Is Lawrence also promoting for the barber shop?

"Watch Lawrence for free while you wait!"


----------



## ksalvagno (Oct 6, 2009)

Funny!


----------



## Dwarf Dad (Aug 27, 2017)

Trollmor said:


> Is Lawrence also promoting for the barber shop?
> 
> "Watch Lawrence for free while you wait!"


Good idea! Most interesting yesterday, aside from the mother who btought her two children to see him, was a man bicycling around. He was from Vancouver, B.C.


----------



## toth boer goats (Jul 20, 2008)

(thumbup)


----------



## GoofyGoat (Sep 21, 2018)

Way to go Lawerence! He's too cute


----------



## Dwarf Dad (Aug 27, 2017)

Bentley went to help him today. Tomorrow for about two hours should do the trick! 
Now I have to build a cage for my pick up. I have been putting it off for a while. All I have to do is cut a panel down and hog ring it together.


----------



## BorderKelpie (Mar 27, 2016)

Dwarf Dad said:


> View attachment 151091
> 
> Bentley went to help him today. Tomorrow for about two hours should do the trick!
> Now I have to build a cage for my pick up. I have been putting it off for a while. All I have to do is cut a panel down and hog ring it together.

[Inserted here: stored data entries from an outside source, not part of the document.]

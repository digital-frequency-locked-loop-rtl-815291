// fec: frequency error control (FEC) of the DFLL.
//
// When the frequency comparator enters state IV (`xfer`), the FEC takes the
// adder value Q, forms the frequency error e = Q - X (X = K*XC, the adder's
// value with no error; e = input period - output period in phase differences)
// and hands it to U/D-counter_n, which counts n by e and then carries whole
// multiples of K into U/D-counter_m. In the same cycle it resets the
// U/D-counter_1~k to their start value.
//
// A phase wrap between the input and output edges makes the two pulses of one
// measurement differ by about one output period. The FEC therefore folds e into
// (-P/2, P/2], P = m*K + n being the present output period in phase
// differences. That fold, and counting n by e rather than replacing n with Q,
// are this implementation's choices; the first keeps a phase wrap from upsetting
// the loop, the second keeps the fractional part n between measurements so the
// loop settles to within one phase difference.
//
// Timing: `load`/`delta` are registered, one cycle after `xfer`.
module fec
  import dfll_pkg::*;
#(
  parameter int unsigned K  = K_DEF,
  parameter int          XC = XC_DEF
) (
  input  logic                 clk,
  input  logic                 rst_n,
  input  logic                 xfer,
  input  logic signed [QW-1:0] q,
  input  logic [MW-1:0]        m,
  input  logic [$clog2(K)-1:0] n,
  output logic                 clr,     // reset(X) to U/D-counter_1~k
  output logic                 load,    // count U/D-counter_n by delta
  output logic signed [QW-1:0] delta
);
  localparam int X = int'(K) * XC;

  logic signed [QW-1:0] e, ew, p;

  always_comb begin
    p  = QW'(m) * QW'(K) + QW'(n);
    e  = q - QW'(X);
    ew = e;
    if (2 * e > p)       ew = e - p;
    else if (2 * e < -p) ew = e + p;
  end

  assign clr = xfer;

  always_ff @(posedge clk or negedge rst_n) begin
    if (!rst_n) begin
      load  <= 1'b0;
      delta <= '0;
    end else begin
      load <= xfer;
      if (xfer) delta <= ew;
    end
  end
endmodule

My goats fit in large dog crates in my Suburban. You may consider doing that for now. (I put old packing blankets in the crates in case they urinate. The blanket soaks it up instead of letting it splash about.)


----------



## Trollmor (Aug 19, 2011)

Sounds as if Lawrence and Bentley do some promoting for children learning about other creatures. This is very good, considering most people of today live in towns and many look upon animals as "dirty" ... Pity the barber shop seems to be closed, the customers will not be able to benefit from this promotion.


----------



## OpieDoodle (Nov 15, 2015)

Way to go Lawrence! Bringing home the bacon

I put my goats in the back of my SUV like I would a dog lol! I put a tarp down first since its a new car but then I put an old blanket, plop them in and go. Even my bigger fainters ride like that.


----------



## Dwarf Dad (Aug 27, 2017)

Trollmor said:


> Sounds as if Lawrence and Bentley do some promoting for children learning about other creatures. This is very good, considering most people of today live in towns and many look upon animals as "dirty" ... Pity the barber shop seems to be closed, the customers will not be able to benefit from this promotion.


We did get one visitor, an older man who grew up around goats.
Right now trying to get weeds under control, shop closed no distractions.lol


----------



## Dwarf Dad (Aug 27, 2017)

OpieDoodle said:


> Way to go Lawrence! Bringing home the bacon
> 
> I put my goats in the back of my SUV like I would a dog lol! I put a tarp down first since its a new car but then I put an old blanket, plop them in and go. Even my bigger fainters ride like that.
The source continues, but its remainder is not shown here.